* _Your instructions_
Please take the records that follow and repeat exactly the lines starting with the line with "g_n = 2'b01;" and going on through the line with "the choice are".
# # # # #
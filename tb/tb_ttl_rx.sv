// tb_ttl_rx: self-checking test of the receiver event block. The transmitter
// is modelled by the testbench (inputs driven, outputs sampled at the falling
// edge). Checked: ready raised once started and held until ack, confirm one
// cycle after the ack and for one cycle only, the value taken from the line
// in the step after the confirm (not earlier), done in that step, and a
// recursive restart through start = done.
module tb_ttl_rx;
  localparam int unsigned W = 32;
  logic clk = 1'b0, rst = 1'b1, start = 1'b0, done, g_rdy, g_ack = 1'b0, g_n;
  logic [W-1:0] g_v = '0, v_r;
  int checks = 0, failures = 0;

  always #5 clk = ~clk;

  ttl_rx #(.W(W)) dut (.*);

  task automatic tick(); @(negedge clk); endtask
  task automatic check(input logic ok, input string what);
    checks++;
    if (!ok) begin failures++; $display("FAIL: %s (t=%0t)", what, $time); end
  endtask

  task automatic rendezvous(input logic [W-1:0] val, input int wait_cycles, input logic loop);
    repeat (wait_cycles) begin
      tick();
      check(g_rdy == 1'b1 && g_n == 1'b0 && done == 1'b0, "ready held while waiting");
    end
    g_ack = 1'b1;
    g_v = ~val;                               // must not be taken yet
    tick();
    g_ack = 1'b0;
    check(g_n == 1'b1 && g_rdy == 1'b0 && done == 1'b0, "confirm one cycle after ack");
    tick();
    check(g_n == 1'b0 && done == 1'b1, "done in the load step");
    g_v = val;
    start = loop;
    tick();
    start = 1'b0;
    g_v = ~val;
    check(v_r == val, "value loaded from the line");
    check(done == 1'b0, "done lasts one cycle");
  endtask

  initial begin
    repeat (3) tick();
    rst = 1'b0;
    tick();
    check(g_rdy == 1'b0 && v_r == '0, "idle after reset");
    g_ack = 1'b1;
    tick();
    g_ack = 1'b0;
    check(g_n == 1'b0, "idle block ignores ack");
    start = 1'b1;
    tick();
    start = 1'b0;
    check(g_rdy == 1'b1, "ready raised after start");
    rendezvous($urandom, 3, 1'b1);
    check(g_rdy == 1'b1, "ready again after recursive restart");
    rendezvous($urandom, 0, 1'b1);
    rendezvous(32'h1234_5678, 5, 1'b0);
    tick();
    check(g_rdy == 1'b0 && v_r == 32'h1234_5678, "idle and value kept after last rendezvous");
    $display("TB_RESULT checks=%0d failures=%0d", checks, failures);
    $finish;
  end

  initial begin
    repeat (2000) @(posedge clk);
    failures++;
    $display("TB_RESULT checks=%0d failures=%0d", checks, failures);
    $finish;
  end
endmodule
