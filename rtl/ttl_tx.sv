// ttl_tx: hardware translation of the transmitter event g!v.
//
// A process offering value v on gate g takes part in a rendezvous with one
// or more receivers. The block is a four-step control sequence:
//   X  : wait until every receiver raises g_rdy
//   X1 : raise g_ack for one cycle (the synchronisation is acknowledged)
//   X2 : if every receiver answers with g_n the rendezvous has happened,
//        otherwise go back to X (a receiver inside a choice went elsewhere)
//   X3 : drive v on g_v for one cycle; done (out_i) is high in this step
// With N_RX > 1 the ready and confirm conditions are the AND over all
// receivers (one-to-many synchronisation). The step sequence and the use of
// the three gate signals follow the source method; the IDLE state, the start/done
// pulse protocol, the reset and the value width are this design's choices.
//
// Interface: start (in_i) is a one-cycle pulse that enters step X, accepted
// when idle or in the last step (so done can be looped back to start for a
// recursive process). All outputs are decoded from the state (Moore), so
// blocks can be connected to each other without combinational loops.
// Timing: with a receiver already waiting, X..X3 take four cycles.
module ttl_tx #(
  parameter int unsigned W    = ttl_pkg::VALUE_W,
  parameter int unsigned N_RX = 1
) (
  input  logic            clk,
  input  logic            rst,
  input  logic            start,
  output logic            done,
  input  logic [N_RX-1:0] g_rdy,
  output logic            g_ack,
  input  logic [N_RX-1:0] g_n,
  output logic [W-1:0]    g_v,
  input  logic [W-1:0]    v_t
);

  typedef enum logic [2:0] {S_IDLE, S_X, S_X1, S_X2, S_X3} state_e;
  state_e state, state_d;

  logic all_rdy, all_n;
  assign all_rdy = &g_rdy;   // cond(g_rdy1, ..., g_rdyn)
  assign all_n   = &g_n;

  always_comb begin
    state_d = state;
    unique case (state)
      S_IDLE: if (start) state_d = S_X;
      S_X:    if (all_rdy) state_d = S_X1;
      S_X1:   state_d = S_X2;
      S_X2:   state_d = all_n ? S_X3 : S_X;
      S_X3:   state_d = start ? S_X : S_IDLE;
      default: state_d = S_IDLE;
    endcase
  end

  always_ff @(posedge clk) begin
    if (rst) state <= S_IDLE;
    else     state <= state_d;
  end

  assign g_ack = (state == S_X1);
  assign g_v   = (state == S_X3) ? v_t : '0;
  assign done  = (state == S_X3);

  // A start pulse may only arrive while the block is not in the middle of a rendezvous.
  a_start_legal: assert property (@(posedge clk) disable iff (rst)
    start |-> (state == S_IDLE || state == S_X3));

endmodule
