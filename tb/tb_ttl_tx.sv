// tb_ttl_tx: self-checking test of the transmitter event block with two
// receivers (one-to-many). The receivers are modelled by the testbench:
// inputs are driven and outputs sampled at the falling clock edge, so a
// value driven in the middle of a cycle is what the block samples at the
// end of it. Checked: no ack until every receiver is ready, ack for exactly
// one cycle one cycle later, value and done two cycles after the ack when
// both receivers confirm (three cycles after ready), and the return to
// waiting when only one receiver confirms.
module tb_ttl_tx;
  localparam int unsigned W = 32;
  logic clk = 1'b0, rst = 1'b1, start = 1'b0, done, g_ack;
  logic [1:0] g_rdy = '0, g_n = '0;
  logic [W-1:0] g_v, v_t = '0;
  int checks = 0, failures = 0;

  always #5 clk = ~clk;

  ttl_tx #(.W(W), .N_RX(2)) dut (.*);

  task automatic tick(); @(negedge clk); endtask
  task automatic check(input logic ok, input string what);
    checks++;
    if (!ok) begin failures++; $display("FAIL: %s (t=%0t)", what, $time); end
  endtask

  // one full rendezvous, both receivers raise ready in the same cycle
  task automatic rendezvous(input logic [W-1:0] val, input logic loop);
    v_t = val;
    g_rdy = 2'b11;
    tick();                                   // block is in step X+1
    check(g_ack == 1'b1 && done == 1'b0, "ack one cycle after all ready");
    check(g_v == '0, "value line idle during ack");
    g_rdy = 2'b00;
    tick();                                   // step X+2
    check(g_ack == 1'b0 && done == 1'b0, "ack lasts one cycle");
    g_n = 2'b11;
    tick();                                   // step X+3
    check(done == 1'b1, "done three cycles after ready");
    check(g_v == val, "value driven in last step");
    g_n = 2'b00;
    start = loop;
    tick();
    start = 1'b0;
    check(done == 1'b0 && g_v == '0, "done and value last one cycle");
  endtask

  initial begin
    repeat (3) tick();
    rst = 1'b0;
    tick();
    check(g_ack == 1'b0 && done == 1'b0, "idle after reset");
    start = 1'b1;
    tick();
    start = 1'b0;
    // only one receiver ready: nothing may happen
    g_rdy = 2'b01;
    repeat (4) begin tick(); check(g_ack == 1'b0, "no ack with one receiver missing"); end
    g_rdy = 2'b10;
    repeat (2) begin tick(); check(g_ack == 1'b0, "no ack with one receiver missing"); end
    rendezvous($urandom, 1'b1);
    rendezvous($urandom, 1'b1);
    // one receiver does not confirm: back to waiting, no value
    v_t = 32'hDEAD_BEEF;
    g_rdy = 2'b11;
    tick();
    check(g_ack == 1'b1, "ack before failed confirm");
    g_rdy = 2'b00;
    tick();
    g_n = 2'b01;
    tick();
    check(done == 1'b0 && g_v == '0, "no transfer without all confirms");
    g_n = 2'b00;
    repeat (3) begin tick(); check(g_ack == 1'b0, "waiting again after failed confirm"); end
    rendezvous($urandom, 1'b0);
    repeat (3) begin tick(); check(g_ack == 1'b0 && done == 1'b0, "idle after last rendezvous"); end
    g_rdy = 2'b11;
    repeat (3) begin tick(); check(g_ack == 1'b0, "idle block ignores ready"); end
    $display("TB_RESULT checks=%0d failures=%0d", checks, failures);
    $finish;
  end

  initial begin
    repeat (2000) @(posedge clk);
    failures++;
    $display("TB_RESULT checks=%0d failures=%0d", checks, failures);
    $finish;
  end
endmodule
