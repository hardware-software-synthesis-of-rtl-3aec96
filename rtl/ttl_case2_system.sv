// ttl_case2_system: hardware for a receiver that chooses between two
// transmitters,
//
//   R  := g1?v; R [] g2?v; R      (recursive receive choice)
//   T1 := g1!a; exit              T2 := g2!b; exit
//
// R waits on both gates at once; whichever transmitter acknowledges is
// confirmed with g_n and its value lands in v. When T1 and T2 acknowledge in
// the same cycle R takes g1, and T2, which gets no confirmation, goes back to
// waiting and is served on R's next round. The process shapes come from the
// source method's Case 2 (where only the fragments around the choice are
// given); making R recursive and T1, T2 single-shot, so that each can be
// started on its own, is this design's choice.
//
// Interface: start[0..2] start R, T1, T2 (one-cycle pulses, e.g. from the
// hardware scheduler); exit_o[1], exit_o[2] pulse when T1, T2 have sent
// their value; exit_o[0] stays low because R is recursive. v is R's register.
module ttl_case2_system #(
  parameter int unsigned W = ttl_pkg::VALUE_W
) (
  input  logic         clk,
  input  logic         rst,
  input  logic [2:0]   start,
  output logic [2:0]   exit_o,
  input  logic [W-1:0] a,
  input  logic [W-1:0] b,
  output logic [W-1:0] v
);

  logic [1:0]        g_rdy, g_ack, g_n, r_done;
  logic [1:0][W-1:0] g_v;

  ttl_choice_rx #(.W(W), .NB(2)) u_r (
    .clk, .rst, .start(start[0] | (|r_done)), .done(r_done),
    .g_rdy, .g_ack, .g_n, .g_v, .v_r(v)
  );
  ttl_tx #(.W(W), .N_RX(1)) u_t1 (
    .clk, .rst, .start(start[1]), .done(exit_o[1]),
    .g_rdy(g_rdy[0]), .g_ack(g_ack[0]), .g_n(g_n[0]), .g_v(g_v[0]), .v_t(a)
  );
  ttl_tx #(.W(W), .N_RX(1)) u_t2 (
    .clk, .rst, .start(start[2]), .done(exit_o[2]),
    .g_rdy(g_rdy[1]), .g_ack(g_ack[1]), .g_n(g_n[1]), .g_v(g_v[1]), .v_t(b)
  );
  assign exit_o[0] = 1'b0;  // R is recursive

endmodule
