// tb_ttl_case2_system: self-checking test of R := g1?v; R [] g2?v; R with
// single-shot transmitters T1 (value a) and T2 (value b). Checked: nothing
// is received before a transmitter starts, a lone transmitter finishes four
// cycles after its start, and when T1 and T2 start together T1 is served
// first and T2, left unconfirmed, four cycles later, with v holding a and
// then b. Expected cycle counts follow from the step sequences of the gate
// handshake.
module tb_ttl_case2_system;
  localparam int unsigned W = 32;
  logic clk = 1'b0, rst = 1'b1;
  logic [2:0] start = '0, exit_o;
  logic [W-1:0] a = '0, b = '0, v;
  int checks = 0, failures = 0, n_ack2 = 0;

  always #5 clk = ~clk;

  ttl_case2_system #(.W(W)) dut (.*);

  // acks given by T2; one more than its rendezvous means one went unconfirmed
  always @(posedge clk) if (!rst && dut.g_ack[1]) n_ack2++;

  task automatic tick(); @(negedge clk); endtask
  task automatic check(input logic ok, input string what);
    checks++;
    if (!ok) begin failures++; $display("FAIL: %s (t=%0t)", what, $time); end
  endtask
  task automatic wait_exit(input int i, output int n);
    n = 0;
    do begin tick(); start = '0; n++; end while (!exit_o[i] && n < 50);
  endtask

  initial begin
    int n;
    repeat (3) tick();
    rst = 1'b0;
    a = $urandom;
    b = $urandom;
    tick();
    start = 3'b001;                      // R only
    tick();
    start = '0;
    repeat (5) begin tick(); check(v == '0 && exit_o == '0, "nothing without a transmitter"); end
    start = 3'b100;                      // T2 alone
    wait_exit(2, n);
    start = '0;
    check(n == 4, $sformatf("lone T2 done four cycles after start (%0d)", n));
    tick();
    check(v == b, "v received b on g2");
    a = $urandom;
    b = $urandom;
    start = 3'b110;                      // T1 and T2 together
    wait_exit(1, n);
    start = '0;
    check(n == 4, $sformatf("T1 served first, four cycles after start (%0d)", n));
    check(exit_o[2] == 1'b0, "T2 not served in the same round");
    wait_exit(2, n);
    check(n == 4, $sformatf("T2 served on R's next round (%0d)", n));
    check(v == a, "v held a before T2's value lands");
    tick();
    check(v == b, "v received b afterwards");
    check(n_ack2 == 3, $sformatf("T2 acked three times for two rendezvous (%0d)", n_ack2));
    $display("TB_RESULT checks=%0d failures=%0d", checks, failures);
    $finish;
  end

  initial begin
    repeat (2000) @(posedge clk);
    failures++;
    $display("TB_RESULT checks=%0d failures=%0d", checks, failures);
    $finish;
  end
endmodule
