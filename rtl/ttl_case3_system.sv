// ttl_case3_system: hardware for a process whose choice mixes a receive and
// a transmit,
//
//   TR := g1?u; TR [] g2!w; TR     (recursive mixed choice)
//   T  := g1!a; exit               R := g2?y; exit
//
// TR offers to receive on g1 and, at the same time, watches R on g2. If R is
// ready before T's acknowledgement arrives, TR commits to the transmit branch
// and drops g1_rdy; T's acknowledgement then goes unconfirmed and T returns
// to waiting until TR comes back to its choice. The process shapes come from
// the source method's Case 3 (given there only as fragments); making TR
// recursive and T, R single-shot is this design's choice.
//
// Interface: start[0..2] start TR, T, R (one-cycle pulses); exit_o[1],
// exit_o[2] pulse when T and R have finished; exit_o[0] stays low (TR is
// recursive). u is TR's register, y is R's register.
module ttl_case3_system #(
  parameter int unsigned W = ttl_pkg::VALUE_W
) (
  input  logic         clk,
  input  logic         rst,
  input  logic [2:0]   start,
  output logic [2:0]   exit_o,
  input  logic [W-1:0] a,
  input  logic [W-1:0] w,
  output logic [W-1:0] u,
  output logic [W-1:0] y
);

  logic         g1_rdy, g1_ack, g1_n, g2_rdy, g2_ack, g2_n;
  logic [W-1:0] g1_v, g2_v;
  logic [1:0]   tr_done;

  ttl_choice_rxtx #(.W(W), .N_RX(1)) u_tr (
    .clk, .rst, .start(start[0] | (|tr_done)), .done(tr_done),
    .g1_rdy, .g1_ack, .g1_n, .g1_v, .v_r(u),
    .g2_rdy, .g2_ack, .g2_n, .g2_v, .v_t(w)
  );
  ttl_tx #(.W(W), .N_RX(1)) u_t (
    .clk, .rst, .start(start[1]), .done(exit_o[1]),
    .g_rdy(g1_rdy), .g_ack(g1_ack), .g_n(g1_n), .g_v(g1_v), .v_t(a)
  );
  ttl_rx #(.W(W)) u_r (
    .clk, .rst, .start(start[2]), .done(exit_o[2]),
    .g_rdy(g2_rdy), .g_ack(g2_ack), .g_n(g2_n), .g_v(g2_v), .v_r(y)
  );
  assign exit_o[0] = 1'b0;  // TR is recursive

endmodule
# # # # #
* _Your solution_
    g_n = 2'b01;
    tick();
    check(done == 1'b0 && g_v == '0, "no transfer without all confirms");
    g_n = 2'b00;
    repeat (3) begin tick(); check(g_ack == 1'b0, "waiting again after failed confirm"); end
    rendezvous($urandom, 1'b0);
    repeat (3) begin tick(); check(g_ack == 1'b0 && done == 1'b0, "idle after last rendezvous"); end
    g_rdy = 2'b11;
    repeat (3) begin tick(); check(g_ack == 1'b0, "idle block ignores ready"); end
    $display("TB_RESULT checks=%0d failures=%0d", checks, failures);
    $finish;
  end

  initial begin
    repeat (2000) @(posedge clk);
    failures++;
    $display("TB_RESULT checks=%0d failures=%0d", checks, failures);
    $finish;
  end
endmodule
repository hardware-software-synthesis-of-rtl-3aec96
filename rtl/ttl_case2_system.sv
// ttl_case2_system: hardware for a receiver that chooses between two
// transmitters,
//
//   R  := g1?v; R [] g2?v; R      (recursive receive choice)
//   T1 := g1!a; exit              T2 := g2!b; exit
//
// R waits on both gates at once; whichever transmitter acknowledges is
// confirmed with g_n and its value lands in v. When T1 and T2 acknowledge in
// the same cycle R takes g1, and T2, which gets no confirmation, goes back to
// waiting and is served on R's next round. The process shapes come from the
// source method's Case 2 (where only the fragments around the choice are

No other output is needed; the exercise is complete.